═════ Record set

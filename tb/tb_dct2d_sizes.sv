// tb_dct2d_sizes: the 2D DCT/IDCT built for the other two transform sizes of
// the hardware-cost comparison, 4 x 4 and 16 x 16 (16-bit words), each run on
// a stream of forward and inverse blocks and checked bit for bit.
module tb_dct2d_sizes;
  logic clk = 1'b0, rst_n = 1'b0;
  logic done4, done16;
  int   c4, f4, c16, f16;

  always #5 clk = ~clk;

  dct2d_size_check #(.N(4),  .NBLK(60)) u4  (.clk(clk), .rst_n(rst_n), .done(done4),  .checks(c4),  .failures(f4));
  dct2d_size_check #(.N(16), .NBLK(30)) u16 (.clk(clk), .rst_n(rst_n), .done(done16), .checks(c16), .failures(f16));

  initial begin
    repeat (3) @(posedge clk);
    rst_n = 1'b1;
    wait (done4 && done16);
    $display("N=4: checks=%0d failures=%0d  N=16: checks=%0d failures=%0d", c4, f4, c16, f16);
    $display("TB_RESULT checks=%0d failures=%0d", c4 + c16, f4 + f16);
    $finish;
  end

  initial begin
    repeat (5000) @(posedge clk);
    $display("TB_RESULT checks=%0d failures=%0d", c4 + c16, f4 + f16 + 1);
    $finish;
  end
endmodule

══════════

> [To do]:
Down to the last character, restate every record.

> [Exercise response]:
filename tb/tb_dct2d_sizes.sv
// tb_dct2d_sizes: the 2D DCT/IDCT built for the other two transform sizes of
// the hardware-cost comparison, 4 x 4 and 16 x 16 (16-bit words), each run on
// a stream of forward and inverse blocks and checked bit for bit.
module tb_dct2d_sizes;
  logic clk = 1'b0, rst_n = 1'b0;
  logic done4, done16;
  int   c4, f4, c16, f16;

  always #5 clk = ~clk;

  dct2d_size_check #(.N(4),  .NBLK(60)) u4  (.clk(clk), .rst_n(rst_n), .done(done4),  .checks(c4),  .failures(f4));
  dct2d_size_check #(.N(16), .NBLK(30)) u16 (.clk(clk), .rst_n(rst_n), .done(done16), .checks(c16), .failures(f16));

  initial begin
    repeat (3) @(posedge clk);
    rst_n = 1'b1;
    wait (done4 && done16);
    $display("N=4: checks=%0d failures=%0d  N=16: checks=%0d failures=%0d", c4, f4, c16, f16);
    $display("TB_RESULT checks=%0d failures=%0d", c4 + c16, f4 + f16);
    $finish;
  end

  initial begin
    repeat (5000) @(posedge clk);
    $display("TB_RESULT checks=%0d failures=%0d", c4 + c16, f4 + f16 + 1);
    $finish;
  end
endmodule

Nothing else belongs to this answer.